Scientists are interested in the evolutionary history of animals and the evolutionary relationships among them. There are three main sources of data that scientists use to create phylogenetic evolutionary tree diagrams that illustrate such relationships: morphological information (which includes developmental morphologies), fossil record data, and, most recently, molecular data. The details of the modern phylogenetic tree change frequently as new data are gathered, and molecular data has recently contributed to many substantial modifications of the understanding of relationships between animal phyla.

Review Questions

Consulting the modern phylogenetic tree of animals, which of the following would not constitute a clade?

  1. deuterostomes
  2. lophotrochozoans
  3. Parazoa
  4. Bilateria

Hint:

C

Which of the following is thought to be the most closely related to the common animal ancestor?

  1. fungal cells
  2. protist cells
  3. plant cells
  4. bacterial cells

Hint:

B

As with the emergence of the Acoelomorpha phylum, it is common for ____ data to misplace animals in close relation to other species, whereas ____ data often reveals a different and more accurate evolutionary relationship.

  1. molecular : morphological
  2. molecular : fossil record
  3. fossil record : morphological
  4. morphological : molecular

Hint:

D

Free Response

Describe at least two major changes to the animal phylogenetic tree that have come about due to molecular or genetic findings.

Hint:

Two new clades that comprise the two major groups of protostomes are called the lophotrochozoans and the ecdysozoans. The formation of these two clades came about through molecular research from DNA and protein data. Also, the novel phylum of worm called Acoelomorpha was determined due to molecular data that distinguished them from other flatworms.

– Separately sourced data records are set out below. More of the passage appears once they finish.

// eccp_pkg -- types and constants of the ECC processor.
//
// pd_cmd_t : commands from the control unit to the point addition/doubling unit.
//   PD_LOAD  initialise the ladder from the base point: (X1,Z1) = (x,1),
//            (X2,Z2) = (x^4 + b, x^2), i.e. P and 2P in projective x-only form.
//   PD_STEP  one Montgomery ladder step for key bit k_i.
// Register-file addresses of the ladder state and the BRAM memory map (one
// m-bit word per address) are fixed here as well.
package eccp_pkg;

  typedef enum logic [0:0] {PD_LOAD = 1'b0, PD_STEP = 1'b1} pd_cmd_t;

  // ladder registers
  localparam logic [1:0] R_X1 = 2'd0;
  localparam logic [1:0] R_Z1 = 2'd1;
  localparam logic [1:0] R_X2 = 2'd2;
  localparam logic [1:0] R_Z2 = 2'd3;

  // BRAM word addresses
  localparam int unsigned BRAM_DEPTH = 8;
  localparam logic [2:0] A_K  = 3'd0;   // scalar k
  localparam logic [2:0] A_PX = 3'd1;   // base point x
  localparam logic [2:0] A_PY = 3'd2;   // base point y
  localparam logic [2:0] A_QX = 3'd3;   // result x_k
  localparam logic [2:0] A_QY = 3'd4;   // result y_k

endpackage
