// gf_pkg -- constants shared by the GF(2^m) arithmetic and the ECC processor.
//
// The processor works in a polynomial basis over GF(2^m). The two fields used
// are m = 163 with F(x) = x^163 + x^7 + x^6 + x^3 + 1 (the NIST B-163/K-163
// pentanomial) and m = 409 with F(x) = x^409 + x^87 + 1 (the NIST trinomial).
// A reduction polynomial is carried around as its low part FLOW = F(x) - x^m,
// an m-bit vector, because every module takes m as a parameter.
// f_low(m) returns that low part for the supported m (163, 409 and a small
// m = 17 field, x^17 + x^3 + 1, that is handy for short unit tests).
// B163 is the b coefficient of NIST curve B-163 (a = 1), the curve used to
// demonstrate the design; any other b can be fed to the processor at run time.
package gf_pkg;

  localparam int unsigned MAXM = 409;

  localparam int unsigned M163 = 163;
  localparam int unsigned M409 = 409;

  function automatic logic [MAXM-1:0] f_low(int unsigned m);
    logic [MAXM-1:0] f;
    f = '0;
    case (m)
      163: begin f[7] = 1'b1; f[6] = 1'b1; f[3] = 1'b1; f[0] = 1'b1; end
      409: begin f[87] = 1'b1; f[0] = 1'b1; end
      17:  begin f[3] = 1'b1; f[0] = 1'b1; end
      default: f[0] = 1'b1;
    endcase
    return f;
  endfunction

  localparam logic [162:0] B163 = 163'h2_0A60_1907_B8C9_53CA_1481_EB10_512F_7874_4A32_05FD;

endpackage
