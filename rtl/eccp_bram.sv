// eccp_bram -- true dual-port block RAM of the processor.
//
// DEPTH words of W bits (one field element or the scalar per word). Port A is
// the host's, port B the control unit's. Both ports are synchronous: a read
// returns the addressed word in the cycle after the address (read-first: a
// write and a read of the same port in one cycle return the old word). When
// both ports write the same word in one cycle, port B wins. The contents are
// not reset, as in an FPGA block RAM; they are zero after configuration.
//
// The published design keeps k and the base point in block RAM; the word
// map, the second port and the collision rule are this design's own.
module eccp_bram #(
  parameter int unsigned W     = gf_pkg::M163,
  parameter int unsigned DEPTH = eccp_pkg::BRAM_DEPTH,
  localparam int unsigned AW   = $clog2(DEPTH)
) (
  input  logic          clk,
  input  logic          a_we,
  input  logic [AW-1:0] a_addr,
  input  logic [W-1:0]  a_wdata,
  output logic [W-1:0]  a_rdata,
  input  logic          b_we,
  input  logic [AW-1:0] b_addr,
  input  logic [W-1:0]  b_wdata,
  output logic [W-1:0]  b_rdata
);
  logic [W-1:0] mem [DEPTH];

  initial begin
    for (int i = 0; i < int'(DEPTH); i++) mem[i] = '0;
  end

  always_ff @(posedge clk) begin
    a_rdata <= mem[a_addr];
    b_rdata <= mem[b_addr];
    if (a_we) mem[a_addr] <= a_wdata;
    if (b_we) mem[b_addr] <= b_wdata;
  end
endmodule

How is it that morphological data alone might lead scientists to group animals into erroneous evolutionary relationships?

Hint:

In many cases, morphological similarities between animals may be only superficial similarities and may not indicate a true evolutionary relationship. One of the reasons for this is that certain morphological traits can evolve along very different evolutionary branches of animals for similar ecological reasons.